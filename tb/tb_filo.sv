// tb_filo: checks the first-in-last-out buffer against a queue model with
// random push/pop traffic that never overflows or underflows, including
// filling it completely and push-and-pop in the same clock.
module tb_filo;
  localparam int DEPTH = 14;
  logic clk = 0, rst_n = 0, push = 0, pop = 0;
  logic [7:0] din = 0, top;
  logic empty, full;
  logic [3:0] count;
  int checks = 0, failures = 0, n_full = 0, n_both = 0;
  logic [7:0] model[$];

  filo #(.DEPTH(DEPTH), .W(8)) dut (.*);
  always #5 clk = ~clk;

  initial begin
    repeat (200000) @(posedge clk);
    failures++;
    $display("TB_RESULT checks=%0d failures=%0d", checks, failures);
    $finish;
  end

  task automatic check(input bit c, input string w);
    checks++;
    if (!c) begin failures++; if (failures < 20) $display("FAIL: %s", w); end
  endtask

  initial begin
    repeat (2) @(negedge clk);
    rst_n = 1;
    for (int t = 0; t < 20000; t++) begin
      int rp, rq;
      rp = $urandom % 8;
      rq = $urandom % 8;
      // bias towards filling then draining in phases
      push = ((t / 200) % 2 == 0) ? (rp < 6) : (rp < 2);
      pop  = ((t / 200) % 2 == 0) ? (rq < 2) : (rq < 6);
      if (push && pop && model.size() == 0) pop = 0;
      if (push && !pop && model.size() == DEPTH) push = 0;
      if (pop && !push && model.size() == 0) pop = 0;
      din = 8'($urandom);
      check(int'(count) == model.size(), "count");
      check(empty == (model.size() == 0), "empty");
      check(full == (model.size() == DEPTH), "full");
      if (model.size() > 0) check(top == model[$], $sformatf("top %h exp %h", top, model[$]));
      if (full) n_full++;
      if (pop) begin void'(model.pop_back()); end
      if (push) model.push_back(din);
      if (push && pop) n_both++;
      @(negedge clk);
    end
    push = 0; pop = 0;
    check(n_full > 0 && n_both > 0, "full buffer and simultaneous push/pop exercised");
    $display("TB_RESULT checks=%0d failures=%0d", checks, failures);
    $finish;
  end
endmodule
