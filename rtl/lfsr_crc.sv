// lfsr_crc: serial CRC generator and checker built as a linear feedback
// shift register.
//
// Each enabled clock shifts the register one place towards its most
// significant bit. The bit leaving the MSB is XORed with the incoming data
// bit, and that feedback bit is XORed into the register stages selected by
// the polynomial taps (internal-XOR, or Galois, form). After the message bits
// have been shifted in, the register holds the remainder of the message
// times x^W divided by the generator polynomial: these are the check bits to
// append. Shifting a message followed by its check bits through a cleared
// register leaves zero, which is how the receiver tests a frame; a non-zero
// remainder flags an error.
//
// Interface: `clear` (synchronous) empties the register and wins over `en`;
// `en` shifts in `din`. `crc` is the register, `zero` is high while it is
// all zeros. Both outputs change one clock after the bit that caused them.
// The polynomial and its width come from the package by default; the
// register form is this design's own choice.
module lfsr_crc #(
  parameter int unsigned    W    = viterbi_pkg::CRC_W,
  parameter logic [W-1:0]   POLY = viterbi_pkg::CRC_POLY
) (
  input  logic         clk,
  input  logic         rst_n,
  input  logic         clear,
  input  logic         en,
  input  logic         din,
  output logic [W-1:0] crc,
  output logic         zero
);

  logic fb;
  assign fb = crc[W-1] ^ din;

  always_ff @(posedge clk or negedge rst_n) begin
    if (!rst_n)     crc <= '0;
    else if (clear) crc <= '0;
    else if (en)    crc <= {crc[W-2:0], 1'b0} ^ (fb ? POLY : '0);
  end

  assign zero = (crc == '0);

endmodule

══════════════════════════════

-- Problem --
To complete this exercise, set down every line above exactly once more.

-- Written solution --
filename tb/tb_filo.sv
// tb_filo: checks the first-in-last-out buffer against a queue model with
// random push/pop traffic that never overflows or underflows, including
// filling it completely and push-and-pop in the same clock.
module tb_filo;
  localparam int DEPTH = 14;
  logic clk = 0, rst_n = 0, push = 0, pop = 0;
  logic [7:0] din = 0, top;
  logic empty, full;
  logic [3:0] count;
  int checks = 0, failures = 0, n_full = 0, n_both = 0;
  logic [7:0] model[$];

  filo #(.DEPTH(DEPTH), .W(8)) dut (.*);
  always #5 clk = ~clk;

  initial begin
    repeat (200000) @(posedge clk);
    failures++;
    $display("TB_RESULT checks=%0d failures=%0d", checks, failures);
    $finish;
  end

  task automatic check(input bit c, input string w);
    checks++;
    if (!c) begin failures++; if (failures < 20) $display("FAIL: %s", w); end
  endtask

  initial begin
    repeat (2) @(negedge clk);
    rst_n = 1;
    for (int t = 0; t < 20000; t++) begin
      int rp, rq;
      rp = $urandom % 8;
      rq = $urandom % 8;
      // bias towards filling then draining in phases
      push = ((t / 200) % 2 == 0) ? (rp < 6) : (rp < 2);
      pop  = ((t / 200) % 2 == 0) ? (rq < 2) : (rq < 6);
      if (push && pop && model.size() == 0) pop = 0;
      if (push && !pop && model.size() == DEPTH) push = 0;
      if (pop && !push && model.size() == 0) pop = 0;
      din = 8'($urandom);
      check(int'(count) == model.size(), "count");
      check(empty == (model.size() == 0), "empty");
      check(full == (model.size() == DEPTH), "full");
      if (model.size() > 0) check(top == model[$], $sformatf("top %h exp %h", top, model[$]));
      if (full) n_full++;
      if (pop) begin void'(model.pop_back()); end
      if (push) model.push_back(din);
      if (push && pop) n_both++;
      @(negedge clk);
    end
    push = 0; pop = 0;
    check(n_full > 0 && n_both > 0, "full buffer and simultaneous push/pop exercised");
    $display("TB_RESULT checks=%0d failures=%0d", checks, failures);
    $finish;
  end
endmodule
filename rtl/lfsr_crc.sv
// lfsr_crc: serial CRC generator and checker built as a linear feedback
// shift register.
//
// Each enabled clock shifts the register one place towards its most
// significant bit. The bit leaving the MSB is XORed with the incoming data
// bit, and that feedback bit is XORed into the register stages selected by
// the polynomial taps (internal-XOR, or Galois, form). After the message bits
// have been shifted in, the register holds the remainder of the message
// times x^W divided by the generator polynomial: these are the check bits to
// append. Shifting a message followed by its check bits through a cleared
// register leaves zero, which is how the receiver tests a frame; a non-zero
// remainder flags an error.
//
// Interface: `clear` (synchronous) empties the register and wins over `en`;
// `en` shifts in `din`. `crc` is the register, `zero` is high while it is
// all zeros. Both outputs change one clock after the bit that caused them.
// The polynomial and its width come from the package by default; the
// register form is this design's own choice.
module lfsr_crc #(
  parameter int unsigned    W    = viterbi_pkg::CRC_W,
  parameter logic [W-1:0]   POLY = viterbi_pkg::CRC_POLY
) (
  input  logic         clk,
  input  logic         rst_n,
  input  logic         clear,
  input  logic         en,
  input  logic         din,
  output logic [W-1:0] crc,
  output logic         zero
);

  logic fb;
  assign fb = crc[W-1] ^ din;

  always_ff @(posedge clk or negedge rst_n) begin
    if (!rst_n)     crc <= '0;
    else if (clear) crc <= '0;
    else if (en)    crc <= {crc[W-2:0], 1'b0} ^ (fb ? POLY : '0);
  end

  assign zero = (crc == '0);

endmodule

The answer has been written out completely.